START INFORMATION SUPPLIED
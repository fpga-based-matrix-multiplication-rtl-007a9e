// Self-checking test of axil_interconnect with the published address map:
// two register slaves with random handshake delays sit at 0x4000_0000 and
// 0x41E0_0000. Random writes and reads to both windows must reach only the
// slave they address, with the address unchanged, and read back what was
// written; addresses outside both windows (just below, just above and far
// away) must answer DECERR and reach neither slave.
module tb_axil_interconnect;
  logic clk = 0, rst_n = 0;

  logic [31:0] s_awaddr, s_wdata, s_araddr, s_rdata;
  logic [3:0]  s_wstrb;
  logic [1:0]  s_bresp, s_rresp;
  logic s_awvalid, s_awready, s_wvalid, s_wready, s_bvalid, s_bready;
  logic s_arvalid, s_arready, s_rvalid, s_rready;

  logic [1:0][31:0] m_awaddr, m_wdata, m_araddr, m_rdata;
  logic [1:0][3:0]  m_wstrb;
  logic [1:0][1:0]  m_bresp, m_rresp;
  logic [1:0] m_awvalid, m_awready, m_wvalid, m_wready, m_bvalid, m_bready;
  logic [1:0] m_arvalid, m_arready, m_rvalid, m_rready;

  int checks = 0, failures = 0;

  axil_interconnect dut (.*);

  tb_axil_master #(.AW(32)) m (
    .clk(clk), .awaddr(s_awaddr), .awvalid(s_awvalid), .awready(s_awready),
    .wdata(s_wdata), .wstrb(s_wstrb), .wvalid(s_wvalid), .wready(s_wready),
    .bresp(s_bresp), .bvalid(s_bvalid), .bready(s_bready),
    .araddr(s_araddr), .arvalid(s_arvalid), .arready(s_arready),
    .rdata(s_rdata), .rresp(s_rresp), .rvalid(s_rvalid), .rready(s_rready)
  );

  for (genvar j = 0; j < 2; j++) begin : g_slave
    tb_axil_slave u_s (
      .clk(clk), .rst_n(rst_n),
      .awaddr(m_awaddr[j]), .awvalid(m_awvalid[j]), .awready(m_awready[j]),
      .wdata(m_wdata[j]), .wstrb(m_wstrb[j]), .wvalid(m_wvalid[j]), .wready(m_wready[j]),
      .bresp(m_bresp[j]), .bvalid(m_bvalid[j]), .bready(m_bready[j]),
      .araddr(m_araddr[j]), .arvalid(m_arvalid[j]), .arready(m_arready[j]),
      .rdata(m_rdata[j]), .rresp(m_rresp[j]), .rvalid(m_rvalid[j]), .rready(m_rready[j])
    );
  end

  always #5 clk = ~clk;

  initial begin : watchdog
    repeat (200000) @(posedge clk);
    failures++;
    $display("watchdog expired");
    $display("TB_RESULT checks=%0d failures=%0d", checks, failures);
    $finish;
  end

  task automatic expect_eq(string what, logic [31:0] got, logic [31:0] exp);
    checks++;
    if (got !== exp) begin
      failures++;
      if (failures < 20) $display("%s: got %h expected %h", what, got, exp);
    end
  endtask

  localparam logic [31:0] BASE [2] = '{32'h4000_0000, 32'h41E0_0000};
  logic [31:0] model [2][16];

  initial begin
    logic [31:0] d, addr, data;
    logic [1:0] r;
    int j, idx, w0, w1, r0, r1;
    foreach (model[a, b]) model[a][b] = 0;
    repeat (3) @(posedge clk);
    rst_n <= 1;
    repeat (2) @(posedge clk);
    for (int t = 0; t < 300; t++) begin
      j = $urandom % 2; idx = $urandom % 16;
      addr = BASE[j] + 32'(idx * 4);
      w0 = g_slave[0].u_s.writes; w1 = g_slave[1].u_s.writes;
      r0 = g_slave[0].u_s.reads;  r1 = g_slave[1].u_s.reads;
      m.gap = $urandom % 3;
      if ($urandom % 2) begin
        data = $urandom;
        m.write(addr, data, r);
        model[j][idx] = data;
        expect_eq("write resp", 32'(r), 0);
        expect_eq("writes reached slave 0", 32'(g_slave[0].u_s.writes - w0), (j == 0) ? 1 : 0);
        expect_eq("writes reached slave 1", 32'(g_slave[1].u_s.writes - w1), (j == 1) ? 1 : 0);
        expect_eq("write address", (j == 0) ? g_slave[0].u_s.last_waddr : g_slave[1].u_s.last_waddr, addr);
      end else begin
        m.read(addr, d, r);
        expect_eq("read resp", 32'(r), 0);
        expect_eq("read data", d, model[j][idx]);
        expect_eq("reads reached slave 0", 32'(g_slave[0].u_s.reads - r0), (j == 0) ? 1 : 0);
        expect_eq("reads reached slave 1", 32'(g_slave[1].u_s.reads - r1), (j == 1) ? 1 : 0);
        expect_eq("read address", (j == 0) ? g_slave[0].u_s.last_raddr : g_slave[1].u_s.last_raddr, addr);
      end
    end
    // the last byte of each window still decodes
    m.write(32'h4000_FFFC, 32'h1234, r); expect_eq("top of IP window", 32'(r), 0);
    m.write(32'h41E0_FFFC, 32'h5678, r); expect_eq("top of DMA window", 32'(r), 0);
    // unmapped addresses
    foreach (BASE[k]) begin
      w0 = g_slave[0].u_s.writes + g_slave[1].u_s.writes;
      r0 = g_slave[0].u_s.reads + g_slave[1].u_s.reads;
      m.write(BASE[k] - 4, 32'hDEAD, r);       expect_eq("DECERR below", 32'(r), 3);
      m.write(BASE[k] + 32'h1_0000, 32'hDEAD, r); expect_eq("DECERR above", 32'(r), 3);
      m.read(BASE[k] + 32'h1_0000, d, r);      expect_eq("DECERR read", 32'(r), 3);
      m.read(32'h0000_0000, d, r);             expect_eq("DECERR read low", 32'(r), 3);
      expect_eq("no write reached a slave", 32'(g_slave[0].u_s.writes + g_slave[1].u_s.writes - w0), 0);
      expect_eq("no read reached a slave", 32'(g_slave[0].u_s.reads + g_slave[1].u_s.reads - r0), 0);
    end
    $display("TB_RESULT checks=%0d failures=%0d", checks, failures);
    $finish;
  end
endmodule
END INFORMATION SUPPLIED
# TASK DESCRIPTION
Which lines above hold the word "DECERR"? Copy each of them.

# ANSWER AREA
// away) must answer DECERR and reach neither slave.
      m.write(BASE[k] - 4, 32'hDEAD, r);       expect_eq("DECERR below", 32'(r), 3);
      m.write(BASE[k] + 32'h1_0000, 32'hDEAD, r); expect_eq("DECERR above", 32'(r), 3);
      m.read(BASE[k] + 32'h1_0000, d, r);      expect_eq("DECERR read", 32'(r), 3);
      m.read(32'h0000_0000, d, r);             expect_eq("DECERR read low", 32'(r), 3);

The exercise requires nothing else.